Beijing’s Evergrande Solution

By | October 7, 2021

Global Source Partners

Beijing believes the risks of a US-style financial crisis caused by a property bubble outweigh the risks of an Evergrande default. But it is also encouraging a “soft” landing for the resolution of Evergrande’s debt problems that would avoid political unrest and a bank crisis. How will Beijing resolve this conflict?

Beijing plans to force the local governments to resolve debt issues locally. This passes the responsibility from the center to the periphery. The Politburo’s attitude is that the provinces have benefited from the success of companies like Evergrande, so it is up to them to solve it. This absolves the center’s financial responsibility.

More importantly, the geographic diversity of debt solutions is likely to avoid a systemic problem in the economy or financial system. One question is crucial: What is the capacity of local governments to absorb Evergrande’s debt?

Catalysts and transmission in the Minsky Moment

A rapid deleveraging of assets requires both a catalyst and a transmission mechanism. China differs substantially from the United States pre-crisis in that it does not have the large pool of securitized assets that led to the U.S. mortgage crisis. The majority of lending to the property market is through the banks. Liquid instruments in the shadow banks – through Trusts, wealth management products, and interbank loans – have been sharply curtailed over the past five years. Even for Evergrande, only about 10 percent of liabilities are WMPs.

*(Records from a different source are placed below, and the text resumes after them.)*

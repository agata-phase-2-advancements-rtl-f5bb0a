// Testbench for long_trace (3 channels, 40-sample depth). Samples carry their channel and
// sample number. It asks for the last N samples of a channel, for N = 40 (the whole memory),
// 13 (a partial final word) and 1, under random backpressure, and checks the header, every
// sample, the zero padding and out_last; it also checks that requests beyond the depth or
// for a missing channel are ignored and that recording resumes after a readout.
// Timing: a free-running clock drives the block; a watchdog ends the run with a failure
// counted if the test has not finished after a fixed number of cycles.
module tb_long_trace;
  localparam int CH = 3, DEPTH = 40;
  logic clk = 0, rst_n = 0;
  always #5 clk = ~clk;
  logic smp_en = 0, req = 0, out_ready = 0;
  logic [CH-1:0][15:0] samples;
  logic [7:0] req_ch = '0;
  logic [15:0] req_len = '0;
  logic busy, out_valid, out_last;
  logic [63:0] out_data;
  int checks = 0, failures = 0, n = 0;
  logic [63:0] got [$];
  logic lastflag [$];

  long_trace #(.CH(CH), .DEPTH(DEPTH)) dut (.*);

  always_comb for (int c = 0; c < CH; c++) samples[c] = 16'((c << 12) | (n & 12'hFFF));
  always @(negedge clk) begin
    out_ready = ($urandom_range(0, 2) != 0);
    if (rst_n && out_valid && out_ready) begin got.push_back(out_data); lastflag.push_back(out_last); end
  end
  initial forever begin
    repeat (3) @(negedge clk);
    if (!busy) begin smp_en = 1; @(negedge clk); smp_en = 0; n++; end
    else @(negedge clk);
  end
  task automatic chk(input logic c, input string what);
    checks++; if (!c) begin failures++; $display("FAIL %s", what); end
  endtask
  task automatic ask(input int ch, input int len);
    int last_n, nw;
    @(posedge smp_en); @(negedge clk);
    last_n = n - 1;               // newest stored sample
    req = 1; req_ch = 8'(ch); req_len = 16'(len); @(negedge clk); req = 0;
    nw = (len + 3) / 4;
    wait (got.size() == nw + 1);
    repeat (5) @(negedge clk);
    chk(got.size() == nw + 1, "word count");
    chk(got[0] == {8'h00, 8'(ch), 16'(len), 32'h0}, "header");
    for (int w = 0; w < nw; w++) begin
      logic [63:0] e;
      for (int k = 0; k < 4; k++) begin
        int s; s = 4 * w + k;
        e[16 * k +: 16] = (s < len) ? 16'((ch << 12) | ((last_n - len + 1 + s) & 12'hFFF)) : 16'h0;
      end
      chk(got[w + 1] == e, $sformatf("ch%0d len%0d word %0d got %h exp %h", ch, len, w, got[w + 1], e));
      chk(lastflag[w + 1] == (w == nw - 1), "last flag");
    end
    got.delete(); lastflag.delete();
    chk(!busy, "idle again");
  endtask

  initial begin
    repeat (3) @(posedge clk); rst_n = 1;
    repeat (300) @(negedge clk);
    ask(1, 40);
    repeat (200) @(negedge clk);
    ask(2, 13);
    repeat (50) @(negedge clk);
    ask(0, 1);
    // invalid requests
    req = 1; req_ch = 8'd1; req_len = 16'(DEPTH + 1); @(negedge clk);
    req_ch = 8'(CH); req_len = 16'd4; @(negedge clk);
    req_len = 16'd0; req_ch = 8'd0; @(negedge clk); req = 0;
    repeat (20) @(negedge clk);
    chk(!busy && got.size() == 0, "invalid requests ignored");
    repeat (200) @(negedge clk);
    ask(2, 40);
    $display("TB_RESULT checks=%0d failures=%0d", checks, failures);
    $finish;
  end
  initial begin
    repeat (20000) @(posedge clk);
    failures++;
    $display("TB_RESULT checks=%0d failures=%0d", checks, failures);
    $finish;
  end
endmodule
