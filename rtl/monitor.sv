// monitor: capture memory for internal signals selected by slow control.
// After arm, the next cfg_len samples (a multiple of 4, at most DEPTH) of the selected
// 16-bit signal (in_valid/in_data; the choice of channel and signal is made by the caller)
// are stored, four per 64-bit word. The capture is then sent on a 64-bit valid/ready stream
// as a sequence of packets of at most PKT_SAMPLES samples each (the multiple-packet
// readout): every packet starts with {8'h00, 8'h00, pkt_index[15:0], pkt_count[15:0],
// samples_in_packet[15:0]} and ends with out_last. busy is high from arm until the last
// packet has left. The document names the function (store the selected internal data and
// send it in several packets); depth, packet size and layout are this design's own choice.
// Timing: one sample stored per in_valid during capture; one word per clock sent while
// out_ready is high.
module monitor #(
  parameter int unsigned DEPTH       = 16384,
  parameter int unsigned PKT_SAMPLES = 4096
) (
  input  logic         clk,
  input  logic         rst_n,
  input  logic         arm,
  input  logic [15:0]  cfg_len,
  input  logic         in_valid,
  input  logic [15:0]  in_data,
  output logic         busy,
  output logic         out_valid,
  input  logic         out_ready,
  output logic [63:0]  out_data,
  output logic         out_last
);
  localparam int unsigned NW = DEPTH / 4;
  localparam int unsigned WA = $clog2(NW);
  localparam int unsigned PW = PKT_SAMPLES / 4;

  typedef enum logic [1:0] {M_IDLE, M_CAPT, M_HDR, M_DATA} mstate_t;
  mstate_t      state;
  logic [63:0]  mem [NW];
  logic [47:0]  asmb;
  logic [1:0]   k;
  logic [WA:0]  wa, nwords, ra;
  logic [15:0]  pkt, npkt, pkt_left;

  always_ff @(posedge clk) begin
    if (state == M_CAPT && in_valid && k == 2'd3) mem[wa[WA-1:0]] <= {in_data, asmb};
  end

  logic [WA:0] words_left;
  assign words_left = nwords - ra;

  always_comb begin
    out_valid = (state == M_HDR) || (state == M_DATA);
    out_last  = 1'b0;
    out_data  = mem[ra[WA-1:0]];
    if (state == M_HDR) begin
      out_data = {16'h0, pkt, npkt,
                  16'((32'(words_left) > PW) ? PKT_SAMPLES : 32'(words_left) * 4)};
    end else if (state == M_DATA) begin
      out_last = (pkt_left == 16'd1);
    end
  end
  assign busy = state != M_IDLE;

  always_ff @(posedge clk or negedge rst_n) begin
    if (!rst_n) begin
      state <= M_IDLE; asmb <= '0; k <= '0; wa <= '0; nwords <= '0; ra <= '0;
      pkt <= '0; npkt <= '0; pkt_left <= '0;
    end else begin
      unique case (state)
        M_IDLE: if (arm && cfg_len >= 16'd4 && 32'(cfg_len) <= DEPTH) begin
          state  <= M_CAPT; k <= '0; wa <= '0;
          nwords <= (WA+1)'(cfg_len >> 2);
          npkt   <= 16'((32'(cfg_len >> 2) + PW - 1) / PW);
        end
        M_CAPT: if (in_valid) begin
          if (k != 2'd3) asmb[16*k +: 16] <= in_data;
          k <= k + 1'b1;
          if (k == 2'd3) begin
            wa <= wa + 1'b1;
            if (wa + 1'b1 == nwords) begin
              state <= M_HDR; ra <= '0; pkt <= '0;
            end
          end
        end
        M_HDR: if (out_ready) begin
          state    <= M_DATA;
          pkt_left <= 16'((32'(words_left) > PW) ? PW : 32'(words_left));
        end
        M_DATA: if (out_ready) begin
          ra <= ra + 1'b1;
          pkt_left <= pkt_left - 1'b1;
          if (pkt_left == 16'd1) begin
            pkt <= pkt + 1'b1;
            state <= (ra + 1'b1 == nwords) ? M_IDLE : M_HDR;
          end
        end
        default: state <= M_IDLE;
      endcase
    end
  end
endmodule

The potential catalysts for a property-driven financial crisis include:

  • A collapse in Evergrande’s outstanding WMPs that causes a run on WMPs across China.
  • A rapid reversal in property prices that convinces buyers to sell, a pro-cyclical action that would accelerate the downturn in the property market.
  • A widespread belief that the central government is no longer interested in supporting rising property prices and is willing to accept the collapse of the entire market (even before any specific policy actions have been taken nationally).